This morning on Chicago Public Radio there was a pretty good story on the 1995 heat wave [Real Audio file] that killed over 700 people, the majority of them poor and elderly people who had no access to air-conditioning. I haven’t yet read Eric Klinenberg’s Heat Wave: A Social Autopsy of the Disaster in Chicago, but it’s worth noting, as did Micaela di Leonardo, reviewing the book for The Nation in 2002, that
first we need to come to terms with the epidemiological realities of heat crises. Extreme heat, Klinenberg explains, tends not to be taken as seriously as other weather and human disasters–hurricanes, floods, earthquakes, blizzards, plane crashes. But “more people die in heat waves than in all other extreme events combined,” and the ’95 crisis has “no equal in the record of US heat disasters.”

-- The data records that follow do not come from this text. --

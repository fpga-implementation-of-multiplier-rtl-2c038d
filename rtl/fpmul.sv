// fpmul: IEEE 754 binary32 floating-point multiplier (combinational).
//
// The product of (s1, e1, f1) and (s2, e2, f2) is formed in four steps:
//   sign      : sout = s1 ^ s2.
//   significand: the hidden 1 is prepended to each fraction and the two
//              24-bit significands are multiplied by the shift-add
//              multiplier into a 48-bit product.
//   normalise : the normalize unit keeps the 24 leading product bits and
//              reports the exponent correction in biased form (127 or 128).
//   exponent  : a first 8-bit hierarchical adder forms the intermediate
//              exponent e1 + e2 - 127; a second one adds the correction and
//              removes its bias again, giving eout = e1 + e2 - 127 + p[47].
// fout is the normalised significand without its hidden bit. Low product bits
// are truncated. The structure (one multiplier, one normalize unit, two 8-bit
// adders, sign by XOR) is the design's. As in the design, the hidden bit is
// always taken as 1 and there is no handling of zero, subnormal, infinite or
// NaN operands, nor of exponent overflow or underflow: results are correct for
// normal operands whose product exponent stays within 1..254.
//
// Interface: 2 x (1 + 8 + 23) operand pins, 1 + 8 + 23 result pins, no clock.
module fpmul
  import fpmul_pkg::*;
(
  input  logic              s1,
  input  logic              s2,
  input  logic [EXP_W-1:0]  e1,
  input  logic [EXP_W-1:0]  e2,
  input  logic [FRAC_W-1:0] f1,
  input  logic [FRAC_W-1:0] f2,
  output logic              sout,
  output logic [EXP_W-1:0]  eout,
  output logic [FRAC_W-1:0] fout
);

  logic [PROD_W-1:0] p;          // 48-bit significand product
  logic [SIG_W-1:0]  np;         // normalised 24-bit significand
  logic [EXP_W-1:0]  shift;      // biased exponent correction (127 / 128)
  logic [EXP_W-1:0]  e_inter;    // intermediate exponent e1 + e2 - 127
  logic              c_inter, c_out;

  assign sout = s1 ^ s2;

  multiplier #(.N(SIG_W)) a0 (
    .a ({1'b1, f1}),
    .b ({1'b1, f2}),
    .p (p)
  );

  normalize #(.N(SIG_W)) a1 (
    .p     (p),
    .np    (np),
    .shift (shift)
  );

  hadder a2 (.cin(1'b0), .x(e1),      .y(e2),    .sum(e_inter), .cout(c_inter));
  hadder a3 (.cin(1'b0), .x(e_inter), .y(shift), .sum(eout),    .cout(c_out));

  assign fout = np[FRAC_W-1:0];

  // The adders' carries and the hidden bit of np carry no information that
  // the design passes on (np[23] is always 1 for normal operands).
  logic unused;
  assign unused = c_inter ^ c_out ^ np[SIG_W-1];

endmodule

[Micaela di Leonardo, “Murder by Public Policy,” The Nation (September 2, 2002) Available online to subscribers and via various databases]

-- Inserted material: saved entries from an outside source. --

// tb_fpmul: checks the binary32 multiplier core.
// 1. The two worked examples: (132, 1.01b) x (60, 1.11b) must give sign 1,
//    exponent 66, fraction 000110...; (132, 1.001b) x (60, 1.01b) must give
//    sign 1, exponent 65, fraction 01101...
// 2. Random normal operands whose product stays in the normal range. Each
//    result is checked bit-exactly against a reference built from a 64-bit
//    integer product, and numerically against the real product of the two
//    operands: the result must have the right sign and be the real product
//    truncated toward zero (|r| <= |a*b| < |r| + 1 ulp).
module tb_fpmul;
  logic        s1, s2, sout;
  logic [7:0]  e1, e2, eout;
  logic [22:0] f1, f2, fout;
  int checks = 0, failures = 0;
  int n_carry = 0, n_nocarry = 0;

  fpmul dut (.s1, .s2, .e1, .e2, .f1, .f2, .sout, .eout, .fout);

  task automatic fail(input string what);
    failures++;
    if (failures < 10)
      $display("FAIL %s: %b %0d %h x %b %0d %h -> %b %0d %h", what,
               s1, e1, f1, s2, e2, f2, sout, eout, fout);
  endtask

  task automatic check_exact(input logic es, input logic [7:0] ee, input logic [22:0] ef);
    #1;
    checks++;
    if (sout !== es || eout !== ee || fout !== ef) fail("exact");
  endtask

  // 2^n as a real, by repeated doubling or halving.
  function automatic real pow2(input int n);
    real v = 1.0;
    for (int i = 0; i < n; i++) v = v * 2.0;
    for (int i = 0; i > n; i--) v = v / 2.0;
    return v;
  endfunction

  // Value of a normal binary32 number: (-1)^s x (1 + f/2^23) x 2^(e-127).
  function automatic real to_real(input logic s, input logic [7:0] e, input logic [22:0] f);
    real v;
    v = (1.0 + real'(f) / 8388608.0) * pow2(int'(e) - 127);
    return s ? -v : v;
  endfunction

  task automatic check_random();
    longint unsigned prod;
    logic [22:0] rf;
    int re;
    real a, b, r, exact, ulp;
    #1;
    prod = longint'({1'b1, f1}) * longint'({1'b1, f2});
    if (prod >> 47) begin
      n_carry++;
      rf = 23'(prod >> 24);
      re = int'(e1) + int'(e2) - 126;
    end else begin
      n_nocarry++;
      rf = 23'(prod >> 23);
      re = int'(e1) + int'(e2) - 127;
    end
    checks++;
    if (sout !== (s1 ^ s2) || eout !== 8'(re) || fout !== rf) fail("integer reference");
    a = to_real(s1, e1, f1);
    b = to_real(s2, e2, f2);
    r = to_real(sout, eout, fout);
    exact = a * b;
    ulp = pow2(int'(eout) - 150);
    checks++;
    if ((r < 0.0) != (exact < 0.0)) fail("sign vs real");
    if (r < 0.0) r = -r;
    if (exact < 0.0) exact = -exact;
    if (!(r <= exact && exact < r + ulp)) fail("value vs real");
  endtask

  initial begin
    #10000000;
    failures++;
    $display("TB_RESULT checks=%0d failures=%0d", checks, failures);
    $finish;
  end

  initial begin
    // Worked example 1.
    s1 = 0; s2 = 1; e1 = 8'b10000100; e2 = 8'b00111100;
    f1 = 23'b01000000000000000000000;
    f2 = 23'b11000000000000000000000;
    check_exact(1'b1, 8'd66, 23'b00011000000000000000000);
    // Worked example 2.
    f1 = 23'b00100000000000000000000;
    f2 = 23'b01000000000000000000000;
    check_exact(1'b1, 8'd65, 23'b01101000000000000000000);
    // 1.0 x 1.0 = 1.0 ; 2.0 x -3.0 = -6.0
    {s1, e1, f1} = 32'h3f800000; {s2, e2, f2} = 32'h3f800000;
    check_exact(1'b0, 8'h7f, 23'd0);
    {s1, e1, f1} = 32'h40000000; {s2, e2, f2} = 32'hc0400000;
    check_exact(1'b1, 8'h81, 23'h400000);
    for (int i = 0; i < 20000; i++) begin
      int e;
      s1 = 1'($urandom); s2 = 1'($urandom);
      f1 = 23'($urandom); f2 = 23'($urandom);
      // Exponents such that the result exponent stays within 1..254.
      e1 = 8'($urandom_range(254, 1));
      do e = $urandom_range(254, 1);
      while (int'(e1) + e - 127 < 1 || int'(e1) + e - 126 > 254);
      e2 = 8'(e);
      check_random();
    end
    if (n_carry == 0 || n_nocarry == 0) failures++;
    $display("cases: product>=2: %0d, product<2: %0d", n_carry, n_nocarry);
    $display("TB_RESULT checks=%0d failures=%0d", checks, failures);
    $finish;
  end
endmodule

The City of Chicago’s Hot Weather Safety page (which is sort of buried, I might add) provides tips for keeping yourself and your pets cool, and a list of related links, including Chicago Public Library locations and the Department of Human Services Weather Relief page, which explains when extreme heat and cold warnings are issued, and what the DHS does about them:
The Chicago Department of Human Services coordinates the operation of Cooling and Warming Centers. Beginning with its own Human Services Centers, CDHS works with the Chicago Department on Aging, Chicago Park District, Chicago Public Schools and Chicago Public Libraries to make public buildings available. In times of excessive need, the City enlists the help of community organizations that can open their facilities to the public for respite from the weather. [emphasis added]
In addition to coordinating the Cooling and Warming Centers, the department also works to
- Provide transportation to Warming and Cooling Centers.
- Conduct well-being checks on those at risk.
- Expand outreach to homeless people on the street during times of extreme cold.
As summer continues, you might want to think about the people in your library and what kinds of services you are providing to those who may need the library as a place to stay cool. We can’t all provide this kind of service. [link via Ruminations] But we can make sure that we provide all library users the same courteous service, whether they’re looking for a copy of Heat Wave or just looking for a place to stay out of the heat.